Assume that Eqs. (5)–(7) describes the spectral properties of FITC–HSA on quartz (Q) and that a similar set of equations describes the spectral properties on SIFs (S). Then the ratio of the radiative decay rates on silver (Γ_S) and quartz (Γ_Q) can be obtained from

$$\frac{{\mathrm{\Gamma }}_{\text{S}}}{{\mathrm{\Gamma }}_{\text{Q}}}=\frac{{(Q/\tau )}_{\text{S}}}{{(Q/\tau )}_{\text{Q}}}.$$ (8)

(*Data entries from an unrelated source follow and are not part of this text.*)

// tb_ld_next_input -- random step, plant output and previous error. The
// expected error is step - y; the rate (prev - error) * 100; both folded to
// the non-negative half when the error is negative, the rate clamped to 0
// when the error magnitude grows, then truncated to 2.8 and 6.4 and
// saturated at 1023. Computed here in real arithmetic with floor().
module tb_ld_next_input;
  import ld_pkg::*;

  int checks = 0, failures = 0;
  y_t step, y, ep, ef;
  logic [9:0] err, rate;
  logic mirror, clamp;
  int n_mirror = 0, n_clamp = 0, n_sat = 0;

  ld_next_input dut (.step_i(step), .y_i(y), .err_prev_i(ep), .err_full_o(ef),
                     .err_o(err), .rate_o(rate), .mirror_o(mirror), .clamp_o(clamp));

  initial begin
    #100000;
    failures++;
    $display("watchdog expired");
    $display("TB_RESULT checks=%0d failures=%0d", checks, failures);
    $finish;
  end

  initial begin
    for (int t = 0; t < 3000; t++) begin
      real e, r, ea, ra;
      int  e_exp, r_exp;
      logic m_exp, c_exp;
      step = ($urandom_range(0, 1) == 1) ? y_t'(2 * 65536) : '0;
      y    = y_t'($signed($urandom_range(0, 6 * 65536)) - 2 * 65536);
      ep   = y_t'($signed(step) - $signed(y) + $signed($urandom_range(0, 65536)) - 32768);
      if (t % 11 == 0) ep = y_t'($signed($urandom_range(0, 8 * 65536)) - 4 * 65536);
      #1;
      e = (real'(step) - real'(y)) / 65536.0;
      r = (real'(ep) / 65536.0 - e) * 100.0;
      m_exp = e < 0.0;
      ea = m_exp ? -e : e;
      ra = m_exp ? -r : r;
      c_exp = ra < 0.0;
      e_exp = $rtoi($floor(ea * 256.0 + 1e-9));
      if (e_exp > 1023) e_exp = 1023;
      r_exp = c_exp ? 0 : $rtoi($floor(ra * 16.0 + 1e-9));
      if (r_exp > 1023) begin r_exp = 1023; n_sat++; end
      if (m_exp) n_mirror++;
      if (c_exp) n_clamp++;
      checks++;
      if (int'(err) != e_exp || int'(rate) != r_exp || mirror !== m_exp || clamp !== c_exp ||
          ef !== y_t'($signed(step) - $signed(y))) begin
        failures++;
        $display("FAIL e=%f r=%f got err=%0d rate=%0d m=%0d c=%0d expected %0d %0d %0d %0d",
                 e, r, err, rate, mirror, clamp, e_exp, r_exp, m_exp, c_exp);
      end
    end
    checks++;
    if (n_mirror == 0 || n_clamp == 0 || n_sat == 0) begin
      failures++;
      $display("FAIL coverage mirror=%0d clamp=%0d sat=%0d", n_mirror, n_clamp, n_sat);
    end
    $display("TB_RESULT checks=%0d failures=%0d", checks, failures);
    $finish;
  end
endmodule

This equation assumes that the values of k are not altered by the silver. Using the data in Table 2, and using the intensities as quantum yields, we calculated that the radiative decay rate increases 51-fold for L=1 and 87- fold for L=9. This indicates that the metal-induced increase in the rate of radiative decay does not completely offset the decrease in lifetime at higher degrees of labeling. Conversely, if the rate of radiative decay can be increased further then one may obtain the higher expected intensities summarized in Table 2.

Discussion

It is informative to consider how silver-enhanced fluorescence, particularly of a heavily labeled sample, can be used for improved assays. Fig. 12 shows emission spectra of a quartz plate coated with FITC–HSA to which we adjusted the concentration of rhodamine B (0.25 μM) to result in an approximate 1.5-fold larger RhB intensity. One can consider the RhB to be sample autofluorescence or any other interference signal. When the same conditions are used for FITC–HSA on silver with L=1 the fluorescein emission is now two- to threefold higher than that of RhB (Fig. 12, top). When using the heavily labeled sample (L=7) the fluorescein emission becomes dominant (Fig. 12, bottom).

Fig. 12.

Emission spectra of a monolayer of FITC–HSA L=1 (middle) and L=7 (bottom) containing 0.25 μM rhodamine B between the quartz plates (Q) or one SIF (S). The top shows a schematic of this sample with bound fluorescein and free rhodamine B.

In conclusion, silver particles or colloids, when bound to protein heavily labeled with fluorophores, can provide significantly higher intensities due to a decrease in the content of self-quenching.